As one who hails from the ‘Powai Valley’ ecosystem – start-ups founded by and funded and mentored by those who have passed out of IIT-Bombay – Zishaan Hayath is understandably upset about the bad press that two start-ups from the area recently got.

He himself is an alumnus of IIT-Bombay, whose campus is in Powai, and the venture he has founded, Toppr.com, an online subject learning platform, is located out of there.

Ask him about the impact on the ecosystem because of the bad press that the two start-ups – Housing.com and TinyOwl – got recently, Zishaan says there has been an impact. The aim, he says, should be to build sustainable companies and the path to building great companies is not fast; it is slow, tough and there is a lot of hard work involved.

Good press & bad press

“You can’t build billion dollar companies in one or two years. Value creation is not going to come easily,” he says and adds emphatically, “Whenever you find that there is a short way to get there, be sure that there is going to be a fall.” He adds that if something gets too much of good press, there is bound to be a reasonable amount of bad coverage too. This is what happened in the case of Housing. “Housing shouldn’t have got that much good press and then shouldn’t have got the bad press it got.” In some ways, he says, the press unnecessarily hyped it up and brought it down.

He argues further that there are a lot of companies doing great work, they are close to profitability and have free cash flows. Yet nobody knows about them. Then there are companies that raise lot of funding and they are in the press, he points out.

But, according to him, India needs a lot more tech start-ups to solve the kind of problems it has.

Zishaan is not just an entrepreneur. Toppr is his second venture; the first was Chaupati Bazaar, an early entrant in the phone commerce space, which he sold within two years to the Future group. He is also an angel investor, having founded Powai Lake Ventures, which makes angel investments in start-ups that come up in the Powai Valley. He is also an active mentor to start-ups that come out of IIT-Bombay.

Powai Lake Ventures, according to him, is an angel group. It is more like friends from college who have come together to write initial cheques for start-ups. “It is mostly companies started by juniors from college that we fund; we write the first cheque,” he says. The typical cheque size will be $100,000-300,000 (₹65 lakh to ₹2 crore). Whenever a start-up comes up for funding, a group of 20 of them get together and write small individual cheques. They invest mostly in tech start-ups, especially in consumer internet and B2B SaaS, which together make up about 80 per cent of their angel investment.
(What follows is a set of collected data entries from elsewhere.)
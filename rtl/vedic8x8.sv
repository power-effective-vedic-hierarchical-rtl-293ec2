// N x N unsigned Vedic multiplier (Urdhva Tiryakbhyam, "vertical and
// crosswise"), used with N = 8 as the base block of the 16x16 multiplier.
//
// How it works: product bit k is formed from column k of the partial
// product array. The column sum is the carry handed on by column k-1 plus
// every partial product a[i]&b[j] with i+j = k. The least significant bit
// of that sum is product bit R_k and the rest of it (C_k, which may be
// several bits wide) is handed to column k+1. For N = 8 this is exactly the
// set of equations R0 = A0B0, C1R1 = A0B1 + A1B0, ... C14R14 = C13 + A7B7 of
// the Vedic method; the last carry C14 is the product's top bit (bit 15).
// The column sums are written as integer additions; synthesis turns each
// one into a small compressor. A column accumulator of $clog2(2N+1) bits is
// enough: a column holds at most N partial products and its incoming carry
// never exceeds N.
//
// Interface: a, b are the operands, p = a * b.
// Timing: purely combinational, no clock.
//
// The column equations follow the Vedic method as published; writing them
// as a loop over columns, and the accumulator width, are choices of this
// implementation.
module vedic8x8 #(
  parameter int unsigned N = 8
) (
  input  logic [N-1:0]   a,
  input  logic [N-1:0]   b,
  output logic [2*N-1:0] p
);

  localparam int unsigned CW = $clog2(2 * N + 1);

  always_comb begin
    logic [CW-1:0] col;    // column sum C_k R_k
    logic [CW-1:0] carry;  // C_{k-1}, the part of the previous column handed on
    carry = '0;
    for (int k = 0; k < 2 * int'(N) - 1; k++) begin
      col = carry;
      for (int i = 0; i < int'(N); i++) begin
        if (k - i >= 0 && k - i < int'(N)) begin
          col = col + CW'(a[i] & b[k-i]);
        end
      end
      p[k]  = col[0];
      carry = col >> 1;
    end
    // The final carry C_{2N-2} is at most one bit wide: it is bit 2N-1.
    p[2*N-1] = carry[0];
  end

endmodule
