// Self-checking testbench for vedic8x8: all 65,536 operand pairs of the
// 8x8 Vedic multiplier are compared with the integer product. A second
// instance with N = 4 checks that the column construction is not tied to
// one width (all 256 pairs).
module tb_vedic8x8;

  int unsigned checks = 0;
  int unsigned failures = 0;

  logic [7:0]  a, b;
  logic [15:0] p;
  logic [3:0]  a4, b4;
  logic [7:0]  p4;

  vedic8x8            dut   (.a(a),  .b(b),  .p(p));
  vedic8x8 #(.N(4))   dut4  (.a(a4), .b(b4), .p(p4));

  initial begin : watchdog
    #1000000;
    failures++;
    $display("TB_RESULT checks=%0d failures=%0d", checks, failures);
    $finish;
  end

  initial begin
    for (int i = 0; i < 256; i++) begin
      for (int j = 0; j < 256; j++) begin
        a = 8'(i);
        b = 8'(j);
        #1;
        checks++;
        if (p !== 16'(i * j)) begin
          failures++;
          if (failures < 10) $display("FAIL %0d*%0d: got %0d", i, j, p);
        end
      end
    end
    for (int i = 0; i < 16; i++) begin
      for (int j = 0; j < 16; j++) begin
        a4 = 4'(i);
        b4 = 4'(j);
        #1;
        checks++;
        if (p4 !== 8'(i * j)) begin
          failures++;
          if (failures < 10) $display("FAIL N=4 %0d*%0d: got %0d", i, j, p4);
        end
      end
    end
    $display("TB_RESULT checks=%0d failures=%0d", checks, failures);
    $finish;
  end

endmodule
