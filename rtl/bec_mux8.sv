// Conditional increment of an 8-bit word: z = b + sel (mod 256), built
// from two 4-bit binary-to-excess-one converters (BECs) and two 8:4 muxes.
//
// How it works: the low BEC forms b[3:0] + 1 and the low mux passes it
// when sel is one. The high BEC forms b[7:4] + 1 in parallel; its mux
// passes it only when the low nibble overflows, that is when sel is one
// and b[3:0] is all ones. The all-ones condition is the end of the low
// BEC's own AND chain (B0 & B1 & B2 & B3), so no separate detector is
// needed. Splitting one 8-bit BEC and a 16:8 mux into two 4-bit halves
// this way shortens the longest AND chain from seven gates to three.
//
// Interface: b is the word to increment, sel the increment request, z the
// result. An increment of 255 wraps to 0; in the multiplier the operands
// guarantee this never happens.
// Timing: purely combinational.
//
// The two-BEC, two-mux arrangement and the use of the low AND chain as
// the high select follow the published design. The extra AND of that
// chain with sel is this implementation's: without it the high nibble
// would be incremented whenever b[3:0] is all ones, even with sel = 0.
module bec_mux8 (
  input  logic [7:0] b,
  input  logic       sel,
  output logic [7:0] z
);

  logic [3:0] inc_lo, inc_hi;
  logic       lo_all_ones;
  logic       sel_hi;

  bec #(.N(4)) u_bec_lo (.b(b[3:0]), .x(inc_lo), .ovf(lo_all_ones));
  bec #(.N(4)) u_bec_hi (.b(b[7:4]), .x(inc_hi), .ovf());

  always_comb sel_hi = sel & lo_all_ones;

  mux_8to4 #(.W(4)) u_mux_lo (.sel(sel),    .d0(b[3:0]), .d1(inc_lo), .y(z[3:0]));
  mux_8to4 #(.W(4)) u_mux_hi (.sel(sel_hi), .d0(b[7:4]), .d1(inc_hi), .y(z[7:4]));

endmodule
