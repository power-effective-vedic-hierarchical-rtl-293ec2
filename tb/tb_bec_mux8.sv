// Self-checking testbench for bec_mux8: every 8-bit word with sel = 0 and
// sel = 1, checked against z = b + sel (mod 256). Counts the words for
// which the high nibble's converter is selected (carry out of the low
// nibble), and fails if that never happened.
module tb_bec_mux8;

  int unsigned checks = 0;
  int unsigned failures = 0;
  int unsigned nibble_carries = 0;

  logic [7:0] b, z;
  logic       sel;

  bec_mux8 dut (.b(b), .sel(sel), .z(z));

  initial begin : watchdog
    #10000;
    failures++;
    $display("TB_RESULT checks=%0d failures=%0d", checks, failures);
    $finish;
  end

  initial begin
    for (int s = 0; s < 2; s++) begin
      for (int i = 0; i < 256; i++) begin
        b = 8'(i); sel = 1'(s);
        #1;
        checks++;
        if (s == 1 && i[3:0] == 4'hF) nibble_carries++;
        if (z !== 8'(i + s)) begin
          failures++;
          if (failures < 10) $display("FAIL b=%0d sel=%0d z=%0d", i, s, z);
        end
      end
    end
    checks++;
    if (nibble_carries == 0) failures++;
    $display("TB_RESULT checks=%0d failures=%0d", checks, failures);
    $finish;
  end

endmodule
Through the umbrella of Powai Lake Ventures, Zishaan and others have invested in 34 start-ups and at least a dozen of them have gone on to raise follow-on funding, the most notable of which is Ola.

Toppr, a subject learning platform for middle- and high-school students, has about a million registered students and helps them prepare for their school board examinations and competitive exams in mathematics, physics, chemistry and biology.
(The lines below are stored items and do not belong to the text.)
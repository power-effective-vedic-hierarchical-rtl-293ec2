// 16-bit square-root carry select adder (CSlA) whose group results are
// chosen by tristate buffers instead of multiplexers.
//
// How it works: the 16 bits are cut into five groups of 2, 2, 3, 4 and 5
// bits (bits [1:0], [3:2], [6:4], [10:7], [15:11]). The lowest group is a
// plain ripple carry adder. Every other group has
//   - a ripple carry adder (RCA) that adds its bits assuming carry-in 0,
//     giving a (width+1)-bit result {carry, sum};
//   - a binary-to-excess-one converter (BEC) of width+1 bits that forms the
//     same result for carry-in 1, namely {carry, sum} + 1;
//   - a 2(width+1):(width+1) tristate buffer selector ("6:3", "8:4",
//     "10:5", "12:6") that puts one of the two on the group output, chosen
//     by the carry leaving the group below.
// The top bit of each selected result is the carry into the next group, so
// after the group sums settle only the selector chain ripples. The top
// group's carry is the adder's carry out.
//
// Each group output net ("chosen") has two tristate drivers by design,
// so tools report several drivers on it; exactly one of them is enabled at
// any time (see tri_buf_sel).
//
// Interface: s = (a + b) mod 2^16, cout = carry out of bit 15. There is no
// carry in: the multiplier never needs one.
// Timing: purely combinational.
//
// The group boundaries, the RCA/BEC/buffer structure and the buffer sizes
// follow the published adder. Its [10:7] group is given a 5-bit BEC, the
// width that matches that group's 10:5 buffer. Omitting a carry input is
// this implementation's choice.
module csla16_tri (
  input  logic [15:0] a,
  input  logic [15:0] b,
  output logic [15:0] s,
  output logic        cout
);

  localparam int unsigned NG = 5;
  localparam int unsigned GLO [NG] = '{0, 2, 4, 7, 11};  // lowest bit of each group
  localparam int unsigned GW  [NG] = '{2, 2, 3, 4, 5};   // width of each group

  logic [NG:1] c;  // c[g]: carry into group g

  // Group 0: plain ripple carry adder, no carry in.
  rca #(.W(GW[0])) u_rca0 (
    .a(a[GW[0]-1:0]), .b(b[GW[0]-1:0]), .cin(1'b0), .s(s[GW[0]-1:0]), .cout(c[1])
  );

  for (genvar g = 1; g < int'(NG); g++) begin : g_grp
    localparam int unsigned L = GLO[g];
    localparam int unsigned W = GW[g];

    logic [W-1:0] rs;     // group sum for carry-in 0
    logic         rc;     // group carry for carry-in 0
    logic [W:0]   inc;    // {rc, rs} + 1: result for carry-in 1
    wire  [W:0]   chosen; // driven by the tristate selector

    rca #(.W(W)) u_rca (
      .a(a[L+W-1:L]), .b(b[L+W-1:L]), .cin(1'b0), .s(rs), .cout(rc)
    );
    bec #(.N(W + 1)) u_bec (.b({rc, rs}), .x(inc), .ovf());
    tri_buf_sel #(.W(W + 1)) u_buf (.sel(c[g]), .d0({rc, rs}), .d1(inc), .y(chosen));

    assign s[L+W-1:L] = chosen[W-1:0];
    assign c[g+1]     = chosen[W];
  end

  assign cout = c[NG];

endmodule
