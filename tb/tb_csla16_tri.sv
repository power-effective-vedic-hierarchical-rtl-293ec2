// Self-checking testbench for csla16_tri: corner and random operand pairs
// against integer addition. For every pair it works out, from the
// operands alone, the carry into each of the four selected groups (bits
// 2, 4, 7 and 11), counts how often each group's converter path (carry 1)
// and plain path (carry 0) was taken, and fails if any path never was.
module tb_csla16_tri;

  int unsigned checks = 0;
  int unsigned failures = 0;
  int unsigned sel1 [4];
  int unsigned sel0 [4];
  localparam int unsigned GLO [4] = '{2, 4, 7, 11};

  logic [15:0] a, b, s;
  logic        cout;

  csla16_tri dut (.a(a), .b(b), .s(s), .cout(cout));

  initial begin : watchdog
    #100000;
    failures++;
    $display("TB_RESULT checks=%0d failures=%0d", checks, failures);
    $finish;
  end

  task automatic check();
    int unsigned sum;
    #1;
    sum = int'(a) + int'(b);
    for (int g = 0; g < 4; g++) begin
      int unsigned mask;
      mask = (1 << GLO[g]) - 1;
      if ((((int'(a) & mask) + (int'(b) & mask)) >> GLO[g]) != 0) sel1[g]++;
      else sel0[g]++;
    end
    checks++;
    if ({cout, s} !== 17'(sum)) begin
      failures++;
      if (failures < 10) $display("FAIL %h+%h: got %h", a, b, {cout, s});
    end
  endtask

  initial begin
    for (int g = 0; g < 4; g++) begin sel1[g] = 0; sel0[g] = 0; end
    a = '0;       b = '0;        check();
    a = '1;       b = 16'd1;     check();
    a = '1;       b = '1;        check();
    a = 16'h7FFF; b = 16'h0001;  check();
    a = 16'h0003; b = 16'h0001;  check();
    for (int i = 0; i < 20000; i++) begin
      a = 16'($urandom);
      b = 16'($urandom);
      check();
    end
    for (int g = 0; g < 4; g++) begin
      checks++;
      if (sel1[g] == 0 || sel0[g] == 0) begin
        failures++;
        $display("FAIL group at bit %0d: carry-1 path %0d times, carry-0 path %0d times",
                 GLO[g], sel1[g], sel0[g]);
      end
    end
    $display("TB_RESULT checks=%0d failures=%0d", checks, failures);
    $finish;
  end

endmodule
Toppr, according to Zishaan, has built a learning app that the users can access on their own whenever they want, to supplement their classroom learning. It has a total of 59 courses built by an academic team. While signing up, users will have to mention which stream they are studying in and which competitive exam they want to prepare for and the lessons will be tailored for them accordingly.
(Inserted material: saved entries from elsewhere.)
// 16x16 unsigned hierarchical multiplier built from four 8x8 Vedic
// multipliers: z = x * y, in one combinational pass.
//
// How it works. Split x = XH:XL and y = YH:YL into 8-bit halves. Then
//   x*y = a3 * 2^16 + (a1 + a2) * 2^8 + a0
// with a0 = XL*YL, a1 = XL*YH, a2 = XH*YL, a3 = XH*YH, each formed by a
// vedic8x8 block. The recombination is arranged by product byte:
//   z[7:0]   = a0[7:0], which nothing else touches;
//   z[23:8]  = low 16 bits of  a1 + a2 + {a3[7:0], a0[15:8]}. A 16-bit
//              carry save adder (csa16) reduces these three words to a sum
//              and a carry vector, and a 16-bit carry select adder with
//              tristate selectors (csla16_tri) adds the two;
//   z[31:24] = a3[15:8] + k, where k is the carry out of the middle sum.
// The top byte needs no adder: k is small, so a3[15:8] is only
// incremented, by binary-to-excess-one converters (BECs) and muxes
// (bec_mux8: two 4-bit BECs and two 8:4 muxes).
//
// The carry k can be 0, 1 or 2 (three 16-bit words can sum to more than
// 2^17; x = y = 65023 is one case). It has two sources: cc[15], the CSA
// carry whose weight 2^16 falls outside the 16-bit adder, and the carry
// out of the carry select adder. Each drives its own bec_mux8 stage, so
// the top byte is a3[15:8] + cc[15] + cout. The first stage depends only
// on a3 and the CSA, and settles while the carry select adder is still
// working; the second stage's BECs also run in parallel with it, so only
// one 8:4 mux is added after the adder's carry out.
//
// The carry select adder's group outputs are tristate nets with two
// drivers each, one enabled at a time; tools list them as nets with
// several drivers, which is intended.
//
// Interface: x, y in (16 bits), z out (32 bits).
// Timing: purely combinational, no clock and no reset; a registered
// wrapper, if wanted, is outside this block.
//
// The four-Vedic-block split, the CSA, the tristate carry select adder,
// the byte arrangement of the product and the two-4-bit-BEC increment of
// the top byte follow the published design. The second increment stage for
// a carry of two is this implementation's: with a single +1 stage the
// product would be wrong for about one operand pair in a hundred.
module hier_mult16
  import mult_pkg::*;
(
  input  logic [OP_W-1:0]   x,
  input  logic [OP_W-1:0]   y,
  output logic [PROD_W-1:0] z
);

  logic [OP_W-1:0]   a0, a1, a2, a3;  // half products
  logic [OP_W-1:0]   cs, cc;          // CSA sum and carry vectors
  logic [OP_W-1:0]   mid;             // product bits 23:8
  logic              mid_cout;        // carry out of the carry select adder
  logic [HALF_W-1:0] top1, top2;      // top byte after each increment stage

  vedic8x8 #(.N(HALF_W)) u_a0 (.a(x[HALF_W-1:0]),    .b(y[HALF_W-1:0]),    .p(a0));
  vedic8x8 #(.N(HALF_W)) u_a1 (.a(x[HALF_W-1:0]),    .b(y[OP_W-1:HALF_W]), .p(a1));
  vedic8x8 #(.N(HALF_W)) u_a2 (.a(x[OP_W-1:HALF_W]), .b(y[HALF_W-1:0]),    .p(a2));
  vedic8x8 #(.N(HALF_W)) u_a3 (.a(x[OP_W-1:HALF_W]), .b(y[OP_W-1:HALF_W]), .p(a3));

  csa16 #(.W(OP_W)) u_csa (
    .a(a1), .b(a2), .c({a3[HALF_W-1:0], a0[OP_W-1:HALF_W]}), .s(cs), .cy(cc)
  );

  csla16_tri u_csla (
    .a(cs), .b({cc[OP_W-2:0], 1'b0}), .s(mid), .cout(mid_cout)
  );

  bec_mux8 u_top1 (.b(a3[OP_W-1:HALF_W]), .sel(cc[OP_W-1]), .z(top1));
  bec_mux8 u_top2 (.b(top1),              .sel(mid_cout),   .z(top2));

  assign z = {top2, mid, a0[HALF_W-1:0]};

endmodule
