// End-to-end self-checking testbench for hier_mult16 at its only (16x16)
// size. It applies
//   - the four operand pairs of the reference simulation (1x1, 20x40,
//     350x500, 65535x65535) with their expected products,
//   - corner operands (0, 1, powers of two, all ones, x = y = 65023, whose
//     middle sum carries two into the top byte),
//   - 300,000 random pairs,
// and compares z with the 32-bit integer product.
//
// From the operands alone it also works out which mechanisms each pair
// exercises, and fails if one never happened:
//   - carry of 0, 1 and 2 into the top byte;
//   - the first top-byte increment (CSA carry out of bit 15) and the second
//     (carry out of the carry select adder);
//   - in each increment stage, the high-nibble converter being selected;
//   - in the carry select adder, each group taking its converter path.
module tb_hier_mult16;

  int unsigned checks = 0;
  int unsigned failures = 0;

  logic [15:0] x, y;
  logic [31:0] z;

  hier_mult16 dut (.x(x), .y(y), .z(z));

  // mechanism counters
  int unsigned top_carry [3];
  int unsigned inc1 = 0, inc2 = 0;
  int unsigned nib1 = 0, nib2 = 0;
  int unsigned grp1 [4];
  localparam int unsigned GLO [4] = '{2, 4, 7, 11};

  initial begin : watchdog
    #2000000;
    failures++;
    $display("TB_RESULT checks=%0d failures=%0d", checks, failures);
    $finish;
  end

  task automatic apply(input logic [15:0] xi, input logic [15:0] yi);
    longint unsigned expected;
    int unsigned a0, a1, a2, a3, w3, cs, ccv, cb, c15, mid, cout_mid, hi, hi1;
    x = xi;
    y = yi;
    #1;
    expected = longint'(xi) * longint'(yi);
    checks++;
    if (z !== 32'(expected)) begin
      failures++;
      if (failures < 10) $display("FAIL %0d*%0d: got %0d expected %0d", xi, yi, z, expected);
    end
    // Reference decomposition, independent of the design's signals.
    a0  = int'(xi[7:0])  * int'(yi[7:0]);
    a1  = int'(xi[7:0])  * int'(yi[15:8]);
    a2  = int'(xi[15:8]) * int'(yi[7:0]);
    a3  = int'(xi[15:8]) * int'(yi[15:8]);
    w3  = ((a3 & 'hFF) << 8) | (a0 >> 8);
    cs  = (a1 ^ a2 ^ w3) & 'hFFFF;
    ccv = ((a1 & a2) | (a1 & w3) | (a2 & w3)) & 'hFFFF;
    cb  = (ccv << 1) & 'hFFFF;
    c15 = ccv >> 15;
    mid = cs + cb;
    cout_mid = mid >> 16;
    top_carry[c15 + cout_mid]++;
    hi  = a3 >> 8;
    hi1 = (hi + c15) & 'hFF;
    if (c15 != 0) inc1++;
    if (cout_mid != 0) inc2++;
    if (c15 != 0 && (hi & 'hF) == 'hF) nib1++;
    if (cout_mid != 0 && (hi1 & 'hF) == 'hF) nib2++;
    for (int g = 0; g < 4; g++) begin
      int unsigned mask;
      mask = (1 << GLO[g]) - 1;
      if ((((cs & mask) + (cb & mask)) >> GLO[g]) != 0) grp1[g]++;
    end
  endtask

  task automatic expect_mech(input string what, input int unsigned count);
    checks++;
    $display("mechanism %-36s %0d", what, count);
    if (count == 0) begin
      failures++;
      $display("FAIL mechanism never exercised: %s", what);
    end
  endtask

  initial begin
    for (int k = 0; k < 3; k++) top_carry[k] = 0;
    for (int g = 0; g < 4; g++) grp1[g] = 0;

    // The four pairs of the reference waveform, with their printed products.
    apply(16'd1, 16'd1);
    checks++; if (z !== 32'd1) failures++;
    apply(16'd20, 16'd40);
    checks++; if (z !== 32'd800) failures++;
    apply(16'd350, 16'd500);
    checks++; if (z !== 32'd175000) failures++;
    apply(16'd65535, 16'd65535);
    checks++; if (z !== 32'd4294836225) failures++;

    // Corners.
    apply(16'd0, 16'd0);
    apply(16'd0, 16'hFFFF);
    apply(16'hFFFF, 16'd1);
    apply(16'd65023, 16'd65023);
    apply(16'hFF00, 16'hFF00);
    apply(16'h00FF, 16'hFF00);
    for (int i = 0; i < 16; i++) begin
      for (int j = 0; j < 16; j++) begin
        apply(16'(1 << i), 16'(1 << j));
        apply(16'((1 << i) - 1), 16'hFFFF - 16'(j));
      end
    end

    // Random pairs.
    for (int i = 0; i < 300000; i++) begin
      apply(16'($urandom), 16'($urandom));
    end

    expect_mech("top-byte carry 0", top_carry[0]);
    expect_mech("top-byte carry 1", top_carry[1]);
    expect_mech("top-byte carry 2", top_carry[2]);
    expect_mech("increment by CSA carry", inc1);
    expect_mech("increment by CSlA carry out", inc2);
    expect_mech("high nibble BEC, first stage", nib1);
    expect_mech("high nibble BEC, second stage", nib2);
    expect_mech("CSlA group [3:2] BEC path", grp1[0]);
    expect_mech("CSlA group [6:4] BEC path", grp1[1]);
    expect_mech("CSlA group [10:7] BEC path", grp1[2]);
    expect_mech("CSlA group [15:11] BEC path", grp1[3]);

    $display("TB_RESULT checks=%0d failures=%0d", checks, failures);
    $finish;
  end

endmodule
According to him, nearly 55 per cent of the million registered users are in non-metros. About 60-65 per cent of the platform is open and free for use for everybody. To unlock the entire platform, users will have to pay. “About 5-6 per cent of our users upgrade to paid users. For each subscriber, it is about ₹6,000 a year,” he says.

Next challenge

Toppr raised $10 million from venture capital firms in April 2015, which is being used for improving technology and content. This money will keep it going for a couple of more years, according to Zishaan. The next challenge, he says, is to reach the five-million users figure, for which Toppr will have to strengthen its marketing and distribution. He is confident that Toppr will stay ahead of competition.

“The model can be copied but to get where we are, it will take some time, maybe two years. But if you get there in two years, we will be ahead by another two years,” he asserts and adds, “it is not easy to copy innovation.” As long as you keep innovating, as long as you keep building new stuff.